FFLO strange metal and quantum criticality in two dimensions: theory and application to organic superconductors

TL;DR

This paper develops a theory for the quantum phase transition between a 2D metal and an FFLO superconductor driven by spin imbalance, predicting non-Fermi liquid behavior and unique critical signatures relevant to organic superconductors.

Contribution

It introduces a novel universality class for the metal-FFLO transition, deriving an effective action and predicting testable non-Fermi liquid phenomena.

Findings

Prediction of non-Fermi liquid behavior at the transition

Identification of hot spots with no quasi-particles

Distinct universality class with pairing-channel critical fluctuations

Abstract

Increasing the spin imbalance in superconductors can spatially modulate the gap by forming Cooper pairs with finite momentum. For large imbalances compared to the Fermi energy, the inhomogeneous FFLO superconductor ultimately becomes a normal metal. There is mounting experimental evidence for this scenario in 2D organic superconductors in large in-plane magnetic fields; this is complemented by ongoing efforts to realize this scenario in coupled tubes of atomic Fermi gases with spin imbalance. Yet, a theory for the phase transition from a metal to an FFLO superconductor has not been developed so far and the universality class has remained unknown. Here we propose and analyze a spin imbalance driven quantum critical point between a 2D metal and an FFLO phase in anisotropic electron systems.

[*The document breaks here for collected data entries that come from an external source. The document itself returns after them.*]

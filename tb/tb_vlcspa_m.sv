// End-to-end testbench of vlcspa_m at its default size (16 bits, 4-bit
// blocks). The adder is instantiated with its defaults; vl_driver offers
// directed, carry-chain-biased and uniformly random operands, checks every
// sum, carry-out, ER, Err_block and the 1- or 2-cycle latency against an
// independent model, and counts the one-cycle, recovered, stalled, chained
// and carry-out cases, each of which must occur.
module tb_vlcspa_m;
  import cspa_pkg::*;
  localparam int unsigned N = DEFAULT_N;
  localparam int unsigned K = DEFAULT_K;
  localparam int unsigned M = num_blocks(N, K);

  logic         clk = 1'b0, rst_n, done;
  logic [N-1:0] a, b, sum;
  logic         cout, er, valid;
  logic [M-2:0] err_block;
  int           checks, failures;

  always #5 clk = ~clk;

  vlcspa_m dut (.clk(clk), .rst_n(rst_n), .a(a), .b(b), .sum(sum), .cout(cout),
                .er(er), .err_block(err_block), .valid(valid));

  vl_driver #(.N(N), .K(K), .PRED(K), .NBIAS(20000), .NRAND(20000), .DIRECTED(1'b1)) drv (
    .clk(clk), .rst_n(rst_n), .a(a), .b(b), .sum(sum), .cout(cout), .er(er),
    .err_block(err_block), .valid(valid), .done(done), .checks(checks), .failures(failures));

  initial begin
    repeat (200000) @(posedge clk);
    $display("watchdog expired");
    $display("TB_RESULT checks=%0d failures=%0d", checks, failures + 1);
    $finish;
  end

  initial begin
    wait (done);
    $display("TB_RESULT checks=%0d failures=%0d", checks, failures);
    $finish;
  end
endmodule
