// Wide configurations of vlcspa_m: the adder widths 64, 128, 256 and 512,
// each with the two block sizes listed for them as window sizes (14/10,
// 15/11, 16/12, 17/13 bits), plus a 32-bit adder with 8-bit blocks whose
// predictors look only at the upper 4 bits. Each instance gets
// carry-chain-biased operands and then uniformly random ones; every result,
// ER, Err_block and latency is checked by vl_driver, which also prints the
// measured share of additions that needed the recovery cycle.
module tb_vlcspa_m_workloads;
  localparam int NC = 9;
  localparam int unsigned CN [NC] = '{64, 64, 128, 128, 256, 256, 512, 512, 32};
  localparam int unsigned CK [NC] = '{14, 10, 15, 11, 16, 12, 17, 13, 8};
  localparam int unsigned CP [NC] = '{14, 10, 15, 11, 16, 12, 17, 13, 4};

  logic clk = 1'b0;
  logic [NC-1:0] done;
  int checks [NC];
  int failures [NC];

  always #5 clk = ~clk;

  for (genvar c = 0; c < NC; c++) begin : g_cfg
    localparam int unsigned N = CN[c];
    localparam int unsigned K = CK[c];
    localparam int unsigned M = (N + K - 1) / K;
    logic         rst_n, cout, er, valid;
    logic [N-1:0] a, b, sum;
    logic [M-2:0] err_block;

    vlcspa_m #(.N(N), .K(K), .PRED_BITS(CP[c])) dut (
      .clk(clk), .rst_n(rst_n), .a(a), .b(b), .sum(sum), .cout(cout), .er(er),
      .err_block(err_block), .valid(valid));

    vl_driver #(.N(N), .K(K), .PRED(CP[c]), .NBIAS(3000), .NRAND(200000)) drv (
      .clk(clk), .rst_n(rst_n), .a(a), .b(b), .sum(sum), .cout(cout), .er(er),
      .err_block(err_block), .valid(valid), .done(done[c]), .checks(checks[c]),
      .failures(failures[c]));
  end

  function automatic int total(input int v [NC]);
    int s = 0;
    foreach (v[i]) s += v[i];
    return s;
  endfunction

  initial begin
    repeat (400000) @(posedge clk);
    $display("watchdog expired");
    $display("TB_RESULT checks=%0d failures=%0d", total(checks), total(failures) + 1);
    $finish;
  end

  initial begin
    wait (&done);
    $display("TB_RESULT checks=%0d failures=%0d", total(checks), total(failures));
    $finish;
  end
endmodule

We derive the effective action for electrons and bosonic FFLO pairs at this quantum phase transition. Using this action, we predict non-Fermi liquid behavior and the absence of quasi-particles at a discrete set of hot spots on the Fermi surfaces. This results in strange power-laws in thermodynamics and response functions, which are testable with existing experimental set-ups on 2D organic superconductors and may also serve as signatures of the elusive FFLO phase itself. The proposed universality class is distinct from previously known quantum critical metals and, because its critical fluctuations appear already in the pairing channel, a promising candidate for naked metallic quantum criticality over extended temperature ranges.